Directions: Go through the listing below and show each line that has the word "gives".
=== Section Start ===
// block_deinterleaver_tb: self-checking test of block_deinterleaver (4 x 3).
//
// First the published example backwards: the words 110010 and 011101 must
// give back the rows 111 101 000 011. Then random blocks arrive at the
// transmitter's rate (two words every four clocks) and with extra gaps; a
// software model fills a 2-D array column by column and reads it row by
// row. The first row of each block must appear one clock after the block's
// last word, and the rows of a block on consecutive clocks.
module block_deinterleaver_tb;
  localparam int R = 4, C = 3, W = 6, T = R * C;
  logic clk = 0, reset = 0, valid_in = 0;
  logic [W-1:0] data_in = '0;
  logic [C-1:0] row;
  logic vout;
  int checks = 0, failures = 0;

  block_deinterleaver #(.ROWS(R), .COLS(C), .IN_W(W)) dut (
    .clk, .reset, .data_in, .valid_in, .row_out(row), .valid_out(vout));

  always #5 clk = ~clk;

  initial begin
    repeat (50000) @(posedge clk);
    failures++;
    $display("watchdog expired");
    $display("TB_RESULT checks=%0d failures=%0d", checks, failures);
    $finish;
  end

  task automatic check(input bit cond, input string what);
    checks++;
    if (!cond) begin failures++; $display("FAIL: %s", what); end
  endtask

  logic [C-1:0] exp_q[$];
  int cycle = 0, last_word_cycle[$], rows_seen = 0, prev_row_cycle = 0;
  // Counted on the falling edge so that it is stable at every rising edge.
  always @(negedge clk) cycle++;

  task automatic send_block(input logic [T-1:0] stream, input bit gaps);
    // model: stream bit k (from the MSB) is column k / R, row k % R
    logic [C-1:0] rows[R];
    for (int k = 0; k < T; k++) rows[k % R][C-1-(k / R)] = stream[T-1-k];
    for (int r = 0; r < R; r++) exp_q.push_back(rows[r]);
    for (int j = 0; j < T / W; j++) begin
      data_in  <= stream[T-1-j*W -: W];
      valid_in <= 1'b1;
      @(posedge clk);
      if (j == T / W - 1) last_word_cycle.push_back(cycle);
    end
    valid_in <= 1'b0;
    repeat (R - T / W) @(posedge clk);
    if (gaps) repeat ($urandom_range(3)) @(posedge clk);
  endtask

  always @(posedge clk) begin
    if (reset && vout) begin
      logic [C-1:0] e;
      e = exp_q.pop_front();
      check(row == e, $sformatf("row %b expected %b", row, e));
      if (rows_seen % R == 0) begin
        int lw;
        lw = last_word_cycle.pop_front();
        // registered on the edge after the last word is sampled; this monitor
        // sees registered outputs one edge later
        check(cycle == lw + 2, $sformatf("first row at cycle %0d, last word at %0d", cycle, lw));
      end else begin
        check(cycle == prev_row_cycle + 1, "rows of a block on consecutive clocks");
      end
      if (rows_seen < R) begin
        logic [C-1:0] printed[R];
        printed = '{3'b111, 3'b101, 3'b000, 3'b011};
        check(row == printed[rows_seen], "published example row");
      end
      prev_row_cycle = cycle;
      rows_seen++;
    end
  end

  initial begin
    repeat (3) @(posedge clk);
    reset <= 1'b1;
    @(posedge clk);
    send_block(12'b110010011101, 0);
    for (int b = 0; b < 300; b++) send_block(T'($urandom), b >= 150);
    repeat (10) @(posedge clk);
    check(exp_q.size() == 0, "every expected row was produced");
    check(rows_seen == 301 * R, "row count");
    $display("TB_RESULT checks=%0d failures=%0d", checks, failures);
    $finish;
  end
endmodule
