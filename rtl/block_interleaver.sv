// block_interleaver: row-in / column-out block interleaver.
//
// Code words enter one per clock as rows of a ROWS x COLS array (row_in,
// leftmost column in the MSB). When the last row of a block is written, the
// block is read out column by column, top to bottom, OUT_W bits per clock on
// output_interleaver (earliest bit in the MSB), which is the width of one
// 64-QAM symbol. With the default 4 x 3 array the rows 111 101 000 011 give
// the stream 1100 1001 1101, sent as the words 110010 and 011101. The whole
// interleaved block is also presented on block_out for one clock
// (block_valid) when it completes.
//
// Two block buffers alternate (ping-pong), so a new block can be written
// while the previous one is read; reading a block takes
// ROWS*COLS/OUT_W clocks, which must not exceed ROWS, so a buffer is always
// free when a writer needs it. The row/column order and the array shape
// follow the published interleaver; the buffering, the OUT_W-bit output
// words, the valid strobes and the active-low synchronous reset are this
// design's choices. The first word leaves one clock after the last row is
// written.
module block_interleaver #(
  parameter int unsigned ROWS  = 4,
  parameter int unsigned COLS  = 3,
  parameter int unsigned OUT_W = 6
) (
  input  logic                 clk,
  input  logic                 reset,              // active low
  input  logic [COLS-1:0]      row_in,
  input  logic                 valid_in,
  output logic [OUT_W-1:0]     output_interleaver,
  output logic                 valid_out,
  output logic [ROWS*COLS-1:0] block_out,
  output logic                 block_valid
);

  localparam int unsigned TOTAL  = ROWS * COLS;
  localparam int unsigned NCHUNK = TOTAL / OUT_W;
  localparam int unsigned ROW_W  = (ROWS > 1) ? $clog2(ROWS) : 1;
  localparam int unsigned CH_W   = (NCHUNK > 1) ? $clog2(NCHUNK) : 1;

  // Each buffer is kept in read order: bit TOTAL-1 is read first.
  logic [TOTAL-1:0] buf_q [2];
  logic [1:0]       full_q;
  logic             wsel_q, rsel_q;
  logic [ROW_W-1:0] wrow_q;
  logic [CH_W-1:0]  rchunk_q;

  // Buffer contents after writing row_in as row wrow_q.
  logic [TOTAL-1:0] wr_next;
  always_comb begin
    wr_next = buf_q[wsel_q];
    for (int c = 0; c < COLS; c++)
      wr_next[TOTAL-1-(c*ROWS + int'(wrow_q))] = row_in[COLS-1-c];
  end

  wire last_row   = (wrow_q == ROW_W'(ROWS - 1));
  wire last_chunk = (rchunk_q == CH_W'(NCHUNK - 1));

  always_ff @(posedge clk) begin
    if (!reset) begin
      buf_q[0]           <= '0;
      buf_q[1]           <= '0;
      full_q             <= '0;
      wsel_q             <= 1'b0;
      rsel_q             <= 1'b0;
      wrow_q             <= '0;
      rchunk_q           <= '0;
      output_interleaver <= '0;
      valid_out          <= 1'b0;
      block_out          <= '0;
      block_valid        <= 1'b0;
    end else begin
      valid_out   <= 1'b0;
      block_valid <= 1'b0;
      // read side: one OUT_W-bit word per clock from a full buffer
      if (full_q[rsel_q]) begin
        output_interleaver <= buf_q[rsel_q][TOTAL-1-int'(rchunk_q)*OUT_W -: OUT_W];
        valid_out          <= 1'b1;
        if (last_chunk) begin
          rchunk_q       <= '0;
          full_q[rsel_q] <= 1'b0;
          rsel_q         <= ~rsel_q;
        end else begin
          rchunk_q <= rchunk_q + 1'b1;
        end
      end
      // write side: one row per clock into the free buffer
      if (valid_in) begin
        buf_q[wsel_q] <= wr_next;
        if (last_row) begin
          wrow_q         <= '0;
          full_q[wsel_q] <= 1'b1;
          wsel_q         <= ~wsel_q;
          block_out      <= wr_next;
          block_valid    <= 1'b1;
        end else begin
          wrow_q <= wrow_q + 1'b1;
        end
      end
    end
  end

  initial begin
    assert (TOTAL % OUT_W == 0) else $error("ROWS*COLS must be a multiple of OUT_W");
    assert (NCHUNK <= ROWS) else $error("read-out of a block must not take longer than its write");
  end

  // A row may only be written into a buffer that has been read out.
  a_no_overwrite: assert property (@(posedge clk) disable iff (!reset)
    valid_in |-> !full_q[wsel_q]);

endmodule
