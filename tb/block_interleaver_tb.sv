// block_interleaver_tb: self-checking test of block_interleaver (4 x 3).
//
// First the published example: rows 111 101 000 011 must give the block
// 1100 1001 1101, sent as the words 110010 and 011101. Then random blocks
// are written back to back (one row per clock) and with random gaps; a
// software model that stores the rows in a 2-D array and reads it column
// by column gives the expected words. Each block's first word must appear
// one clock after its last row.
module block_interleaver_tb;
  localparam int R = 4, C = 3, W = 6, T = R * C;
  logic clk = 0, reset = 0, valid_in = 0;
  logic [C-1:0] row_in = '0;
  logic [W-1:0] word;
  logic vout, bvalid;
  logic [T-1:0] block;
  int checks = 0, failures = 0;

  block_interleaver #(.ROWS(R), .COLS(C), .OUT_W(W)) dut (
    .clk, .reset, .row_in, .valid_in, .output_interleaver(word), .valid_out(vout),
    .block_out(block), .block_valid(bvalid));

  always #5 clk = ~clk;

  initial begin
    repeat (50000) @(posedge clk);
    failures++;
    $display("watchdog expired");
    $display("TB_RESULT checks=%0d failures=%0d", checks, failures);
    $finish;
  end

  task automatic check(input bit cond, input string what);
    checks++;
    if (!cond) begin failures++; $display("FAIL: %s", what); end
  endtask

  // expected words, queued by the driver
  logic [W-1:0] exp_q[$];
  logic [T-1:0] exp_blk_q[$];
  int cycle = 0, last_row_cycle[$];
  // Counted on the falling edge so that it is stable at every rising edge.
  always @(negedge clk) cycle++;

  task automatic send_block(input logic [C-1:0] rows[R], input bit gaps);
    logic [T-1:0] flat;
    int k;
    k = T - 1;
    for (int c = 0; c < C; c++)
      for (int r = 0; r < R; r++) begin
        flat[k] = rows[r][C-1-c];
        k--;
      end
    for (int j = 0; j < T / W; j++) exp_q.push_back(flat[T-1-j*W -: W]);
    exp_blk_q.push_back(flat);
    for (int r = 0; r < R; r++) begin
      row_in   <= rows[r];
      valid_in <= 1'b1;
      @(posedge clk);
      if (r == R - 1) last_row_cycle.push_back(cycle);
      if (gaps && $urandom_range(2) == 0) begin
        valid_in <= 1'b0;
        @(posedge clk);
      end
    end
  endtask

  // monitor
  int words_seen = 0;
  bit first_of_block = 1;
  always @(posedge clk) begin
    if (reset && vout) begin
      logic [W-1:0] e;
      e = exp_q.pop_front();
      check(word == e, $sformatf("word %b expected %b", word, e));
      if (first_of_block) begin
        int lr;
        lr = last_row_cycle.pop_front();
        // registered on the edge after the last row is sampled; this monitor
        // sees registered outputs one edge later
        check(cycle == lr + 2, $sformatf("first word at cycle %0d, last row at %0d", cycle, lr));
      end
      words_seen++;
      first_of_block = (words_seen % (T / W)) == 0;
    end
    if (reset && bvalid) begin
      logic [T-1:0] eb;
      eb = exp_blk_q.pop_front();
      check(block == eb, $sformatf("block %b expected %b", block, eb));
    end
  end

  initial begin
    logic [C-1:0] rows[R];
    repeat (3) @(posedge clk);
    reset <= 1'b1;
    @(posedge clk);
    rows = '{3'b111, 3'b101, 3'b000, 3'b011};
    send_block(rows, 0);
    valid_in <= 1'b0;
    repeat (4) @(posedge clk);
    check(words_seen == 2, "example gives two words");
    for (int b = 0; b < 300; b++) begin
      foreach (rows[r]) rows[r] = C'($urandom);
      send_block(rows, b >= 150);
    end
    valid_in <= 1'b0;
    repeat (10) @(posedge clk);
    check(exp_q.size() == 0, "every expected word was produced");
    check(words_seen == 301 * T / W, "word count");
    $display("TB_RESULT checks=%0d failures=%0d", checks, failures);
    $finish;
  end

  // the published example, checked literally
  always @(posedge clk) if (reset && bvalid && words_seen == 0)
    begin checks++; if (block !== 12'b110010011101) begin failures++; $display("FAIL: example block %b", block); end end
endmodule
=== Section End ===
Output for this task:
// by column gives the expected words. Each block's first word must appear
    check(words_seen == 2, "example gives two words");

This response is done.